Em um momento tão especial da minha vida, gostaria de agradecer aos meus amados irmãos
Silvinho e Fafá, por uma vida inteira de amizade, carinho, brigas e todas essas coisas incríveis que
só os irmãos fazem na nossa vida. Saibam que a parceria de vocês sempre foi muito importante para
mim. Em adição, agradeço a minha cunhada Du, minhas sobrinhas lindas e espertas Bibi e Cecito,
a Gisele, a irmã emprestada, e Gus. A minhas tias, tios, primos, “parentes e aderentes”, daqui, de
longe ou que já estão do outro lado do véu, muito obrigada pela torcida e pelo carinho de sempre.
À família de Clio, Dona Socorro e Seu Bá, Cammila, Claudimar e Elisa, pelo carinho de
sempre, e em especial à Bia, pela determinação inspiradora.

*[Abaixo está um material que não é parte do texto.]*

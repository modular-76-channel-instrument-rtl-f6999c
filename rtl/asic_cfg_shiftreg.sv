// asic_cfg_shiftreg: configuration shift register of the 8-channel custom
// front-end IC, one CFG_BITS-bit register per channel.
//
// The IC's channel registers form one serial chain clocked by cfg_sclk.
// On each rising edge with cfg_load low, cfg_sdi enters the least
// significant bit of channel 0 and every bit moves one place towards the
// most significant bit of channel CH-1, whose bit leaves on cfg_sdo (for
// read-back or daisy-chaining). On a rising edge with cfg_load high the
// chain is copied into the channel registers `cfg` that drive the analog
// channel, so the analog settings change only once, after a full load.
// A load is therefore CH*CFG_BITS shift edges, channel CH-1 first and MSB
// first, followed by one edge with cfg_load high. rst_n clears all.
//
// The IC has eight channels and a shift register for every channel; the
// register width, the load strobe and the bit order are this design's,
// because the meaning of the configuration bits is not published.
module asic_cfg_shiftreg #(
  parameter int unsigned CH       = 8,
  parameter int unsigned CFG_BITS = 8
) (
  input  logic                             cfg_sclk,
  input  logic                             rst_n,
  input  logic                             cfg_sdi,
  input  logic                             cfg_load,
  output logic                             cfg_sdo,
  output logic [CH-1:0][CFG_BITS-1:0]      cfg
);

  logic [CH*CFG_BITS-1:0] chain;   // channel k at bits k*CFG_BITS+:CFG_BITS

  always_ff @(posedge cfg_sclk or negedge rst_n) begin
    if (!rst_n) begin
      chain <= '0;
      cfg   <= '0;
    end else if (cfg_load) begin
      cfg   <= chain;
    end else begin
      chain <= {chain[CH*CFG_BITS-2:0], cfg_sdi};
    end
  end

  assign cfg_sdo = chain[CH*CFG_BITS-1];

endmodule
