// tb_asic_cfg_shiftreg: shifts random images into the IC's register chain
// and checks that channel registers change only on the load edge, that
// each channel gets its word, and that the chain's output returns the
// previous image bit by bit.
module tb_asic_cfg_shiftreg;
  localparam int unsigned CH = 8, CFG_BITS = 8, NB = CH * CFG_BITS;

  logic cfg_sclk = 0, rst_n = 1, cfg_sdi = 0, cfg_load = 0, cfg_sdo;
  logic [CH-1:0][CFG_BITS-1:0] cfg, img, prev_img, held;
  logic [NB-1:0] out_bits;
  int checks = 0, failures = 0;

  asic_cfg_shiftreg #(.CH(CH), .CFG_BITS(CFG_BITS)) dut (.*);

  task automatic check(bit ok, string what);
    checks++;
    if (!ok) begin failures++; $display("FAIL %s", what); end
  endtask

  task automatic pulse();
    #10 cfg_sclk = 1;
    #10 cfg_sclk = 0;
  endtask

  initial begin
    #1 rst_n = 0;
    #5 rst_n = 1;
    check(cfg == '0, "reset clears");
    prev_img = '0;
    for (int r = 0; r < 6; r++) begin
      for (int c = 0; c < int'(CH); c++) img[c] = CFG_BITS'($urandom);
      held = cfg;
      for (int b = NB - 1; b >= 0; b--) begin
        cfg_sdi = img[b / CFG_BITS][b % CFG_BITS];
        out_bits[b] = cfg_sdo;        // previous image leaves MSB first
        pulse();
      end
      check(cfg == held, "no change before the load edge");
      check(out_bits == NB'(prev_img), "chain output is the previous image");
      cfg_load = 1;
      pulse();
      cfg_load = 0;
      for (int c = 0; c < int'(CH); c++)
        check(cfg[c] == img[c], $sformatf("channel %0d %h exp %h", c, cfg[c], img[c]));
      prev_img = img;
    end
    $display("TB_RESULT checks=%0d failures=%0d", checks, failures);
    $finish;
  end

  initial begin
    #1ms;
    failures++;
    $display("watchdog expired");
    $display("TB_RESULT checks=%0d failures=%0d", checks, failures);
    $finish;
  end
endmodule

É impossível chegar aqui e não lembrar de pessoas chave que contribuíram para a
concretização deste momento. Seria ingrato e injusto não retroceder os meus agradecimentos à
“velha mestra” tia Dyonne Carvalho Costa (in memorian), que permitiu que eu, ainda criança,
estudasse de graça em sua escola, quando os meus pais não mais tinham recursos para pagá-la, e
posso dizer, que passei a minha vida buscando honrar esta chance que me foi dada. Carrego comigo
o lema da amada Escola Tiradentes “Só o conhecimento liberta”.
Se hoje estou aqui, é porque me foram dadas várias oportunidades, muitas pessoas e
instituições me ajudaram moral e financeiramente. Agradeço ao Colégio Sagrado Coração de Jesus,
onde cursei o Ensino Médio pelos descontos na tão suada mensalidade, à Universidade Federal de
Sergipe pela inserção no programa de Residência Universitária, onde cresci e conheci pessoas
fantásticas que moram hoje no NRF do meu coração (Heide “Maria”, Rosa, Simone, Day, Karina,
Iandra, Tati), à minha irmã, Fafá, pelo apoio financeiro durante a conclusão dos meus estudos de
graduação em Campina Grande, à UFS e UEPB pelas bolsas de iniciação científica PIBIC-COPES-
UFS e PIBIC-UEPB, sempre tão providenciais e à todos os que me ajudaram ao longo do caminho.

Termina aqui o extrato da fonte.